# Die größte Zahl einer Zahlenreihe



## Jai (9. August 2005)

Hallo Freunde,

folgende Frage an Euch:

Es werden z.B 4 Zahlen über Textbox eingelesen (2,7,3,5). Wie lautet der VB-Befehl, die größe Zahl dieser vier Zahlen (also 7)zu wählen. Ich dachte vielleicht irgendwie so:

a = Max (Text1, Text2, Text3, Text4)

Aber der Compiler sagt mir dann: Max ist nicht definiert!

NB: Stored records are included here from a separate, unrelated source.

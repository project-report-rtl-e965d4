// tb_score_controller: writes scores over the Avalon port and checks the
// four seven-segment outputs and the read-back.
module tb_score_controller;
  logic clk = 0, reset_n = 0, chipselect = 0, read = 0, write = 0;
  logic [15:0] writedata = '0, readdata;
  logic [3:0][6:0] hex;
  int checks = 0, failures = 0;

  score_controller dut (.*);
  always #5 clk = !clk;

  // Active-low patterns of the 16 digits, segment a = bit 0.
  localparam logic [6:0] SEG [16] = '{7'h40, 7'h79, 7'h24, 7'h30, 7'h19, 7'h12,
      7'h02, 7'h78, 7'h00, 7'h10, 7'h08, 7'h03, 7'h46, 7'h21, 7'h06, 7'h0E};

  task automatic check(logic [15:0] v);
    for (int d = 0; d < 4; d++) begin
      checks++;
      if (hex[d] !== SEG[v[4*d +: 4]]) begin
        failures++;
        $display("value %h digit %0d: %b expected %b", v, d, hex[d], SEG[v[4*d +: 4]]);
      end
    end
  endtask

  task automatic wr(logic [15:0] v, logic cs);
    @(negedge clk);
    chipselect = cs; write = 1; writedata = v;
    @(negedge clk);
    chipselect = 0; write = 0;
  endtask

  initial begin
    repeat (3) @(negedge clk);
    reset_n = 1;
    check(16'h0000);
    wr(16'hdead, 1); check(16'hdead);
    wr(16'hbeef, 1); check(16'hbeef);
    wr(16'h1234, 0); check(16'hbeef);   // no chipselect: ignored
    for (int i = 0; i < 20; i++) begin
      automatic logic [15:0] v = 16'($urandom);
      wr(v, 1); check(v);
      @(negedge clk); chipselect = 1; read = 1;
      @(negedge clk); chipselect = 0; read = 0;
      checks++;
      if (readdata !== v) begin failures++; $display("readback %h expected %h", readdata, v); end
    end
    $display("TB_RESULT checks=%0d failures=%0d", checks, failures);
    $finish;
  end

  initial begin
    repeat (10000) @(posedge clk);
    failures++;
    $display("TB_RESULT checks=%0d failures=%0d", checks, failures);
    $finish;
  end
endmodule
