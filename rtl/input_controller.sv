// input_controller: Avalon slave that turns the five guitar buttons into
// processor interrupts.
//
// Each button line (active low: a pressed button pulls its GPIO to 0) goes
// through its own debouncer and, inverted, through a pulser, so a press
// becomes one single-cycle pulse.  A pulse stores the one-hot code of the
// button (key 1 = 0x0001 ... key 5 = 0x0010, the lowest number winning if
// several pulse together) in a register the processor reads.
//
// A three-state machine handles the interrupt:
//   IDLE    - waits for any pulse, irq low
//   PRESSED - irq high until the processor writes any value (the clear)
//   DELAY   - irq low; a counter waits WAIT_CYCLES (0.1 s at 50 MHz), then
//             back to IDLE.  Presses during PRESSED and DELAY still update
//             the button register but raise no interrupt.
// readdata is the button register, valid in the same cycle (latency 0).
// Structure, encoding, state machine and the 0.1 s delay follow the
// original design; the active-low reset is synchronous.
module input_controller #(
  parameter int unsigned DEBOUNCE_DELAY = 50000,
  parameter int unsigned WAIT_CYCLES    = 5_000_000
) (
  input  logic        clk,
  input  logic        reset_n,
  input  logic        chipselect,
  input  logic        read,
  input  logic        write,
  input  logic [15:0] writedata,
  output logic [15:0] readdata,
  output logic        irq,
  input  logic [guitar_pkg::NUM_KEYS-1:0] switches
);
  import guitar_pkg::*;

  localparam int unsigned CW = $clog2(WAIT_CYCLES + 2);

  typedef enum logic [1:0] {IDLE, PRESSED, DELAY} state_e;
  state_e state, next_state;

  logic [NUM_KEYS-1:0] debounced, pulses;
  logic [15:0]         last_pressed;
  logic [CW-1:0]       counter;
  logic                any_pulse, count_reached, clear;

  for (genvar k = 0; k < NUM_KEYS; k++) begin : g_key
    debouncer #(.DELAY(DEBOUNCE_DELAY), .IDLE_LEVEL(1'b1)) u_deb (
      .clk, .reset_n, .x(switches[k]), .dbx(debounced[k])
    );
    pulser u_pulse (
      .clk, .reset_n, .key_in(!debounced[k]), .key_out(pulses[k])
    );
  end

  assign any_pulse     = |pulses;
  assign clear         = chipselect && write;
  assign count_reached = (counter > CW'(WAIT_CYCLES));

  always_ff @(posedge clk) begin
    if (!reset_n) begin
      last_pressed <= '0;
    end else begin
      for (int k = NUM_KEYS - 1; k >= 0; k--)
        if (pulses[k]) last_pressed <= 16'(1) << k;
    end
  end

  always_ff @(posedge clk) begin
    if (!reset_n) begin
      state   <= IDLE;
      counter <= '0;
    end else begin
      state <= next_state;
      if (state == PRESSED)    counter <= '0;
      else if (!count_reached) counter <= counter + 1'b1;
    end
  end

  always_comb begin
    next_state = state;
    unique case (state)
      IDLE:    if (any_pulse)     next_state = PRESSED;
      PRESSED: if (clear)         next_state = DELAY;
      DELAY:   if (count_reached) next_state = IDLE;
      default:                    next_state = IDLE;
    endcase
  end

  assign irq      = (state == PRESSED);
  assign readdata = last_pressed;  // writedata is ignored: only the strobe counts

endmodule
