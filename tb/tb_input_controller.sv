// tb_input_controller: presses the five active-low buttons with small
// debounce and wait settings and checks the interrupt, the one-hot key
// code, the clear-by-write and the dead time after a clear.
module tb_input_controller;
  localparam int DEB = 2;       // a debounce sample every 3 cycles
  localparam int WAIT = 200;    // dead time after the interrupt is cleared
  logic clk = 0, reset_n = 0, chipselect = 0, read = 0, write = 0;
  logic [15:0] writedata = '0, readdata;
  logic irq;
  logic [4:0] switches = '1;
  int checks = 0, failures = 0;

  input_controller #(.DEBOUNCE_DELAY(DEB), .WAIT_CYCLES(WAIT)) dut (.*);
  always #5 clk = !clk;

  task automatic fail(string msg);
    failures++;
    $display("FAIL at %0t: %s", $time, msg);
  endtask

  task automatic clear_irq;
    @(negedge clk); chipselect = 1; write = 1;
    @(negedge clk); chipselect = 0; write = 0;
  endtask

  // Press key k with some bounce, wait up to `limit` cycles for the irq.
  task automatic press(int k, output int latency);
    for (int i = 0; i < 6; i++) begin
      @(negedge clk); switches[k] = i[0];
    end
    @(negedge clk); switches[k] = 0;
    latency = 0;
    while (!irq && latency < 100) begin @(negedge clk); latency++; end
  endtask

  task automatic release_all;
    @(negedge clk); switches = '1;
    repeat (40) @(negedge clk);
  endtask

  initial begin
    int lat;
    repeat (3) @(negedge clk);
    reset_n = 1;
    repeat (40) @(negedge clk);
    checks++; if (irq !== 0) fail("irq set after reset");

    // a one-cycle glitch on a key must not raise an interrupt
    @(negedge clk); switches[1] = 0; @(negedge clk); switches[1] = 1;
    repeat (60) @(negedge clk);
    checks++; if (irq !== 0) fail("glitch raised irq");

    for (int k = 0; k < 5; k++) begin
      press(k, lat);
      checks++; if (irq !== 1) fail($sformatf("key %0d: no irq", k));
      // 8 equal samples three cycles apart plus sync and pulse stages
      checks++; if (lat < 18 || lat > 40) fail($sformatf("key %0d latency %0d", k, lat));
      checks++; if (readdata !== 16'(1 << k)) fail($sformatf("key %0d read %h", k, readdata));
      // irq holds until the processor writes
      repeat (30) @(negedge clk);
      checks++; if (irq !== 1) fail("irq dropped before clear");
      release_all();
      clear_irq();
      checks++; if (irq !== 0) fail("irq not cleared");
      // a press during the dead time is not reported
      press((k + 1) % 5, lat);
      checks++; if (irq !== 0) fail("press during dead time raised irq");
      release_all();
      repeat (WAIT) @(negedge clk);
    end

    // after the dead time a new press is reported again
    press(4, lat);
    checks++; if (irq !== 1 || readdata !== 16'h0010) fail("press after dead time");
    // two keys at once: the lowest wins
    release_all(); clear_irq(); repeat (WAIT + 10) @(negedge clk);
    @(negedge clk); switches[3] = 0; switches[2] = 0;
    lat = 0; while (!irq && lat < 100) begin @(negedge clk); lat++; end
    checks++; if (irq !== 1 || readdata !== 16'h0004) fail($sformatf("two keys read %h", readdata));

    $display("TB_RESULT checks=%0d failures=%0d", checks, failures);
    $finish;
  end

  initial begin
    repeat (50000) @(posedge clk);
    failures++;
    $display("TB_RESULT checks=%0d failures=%0d", checks, failures);
    $finish;
  end
endmodule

Danke für die Beiträge im voraus

Jai


----------



## Shakie (9. August 2005)

Einen eigenen Befehl dafür gibt es nicht. Das musst du schon selber programmieren.


----------



## Jai (9. August 2005)

Nee  

aber selbst ältere Programmiersprachen (z.B Fortran) hat einen solchen simplen Befehl! Wie gesagt, es war irgendwas mit MIN (....) oder so.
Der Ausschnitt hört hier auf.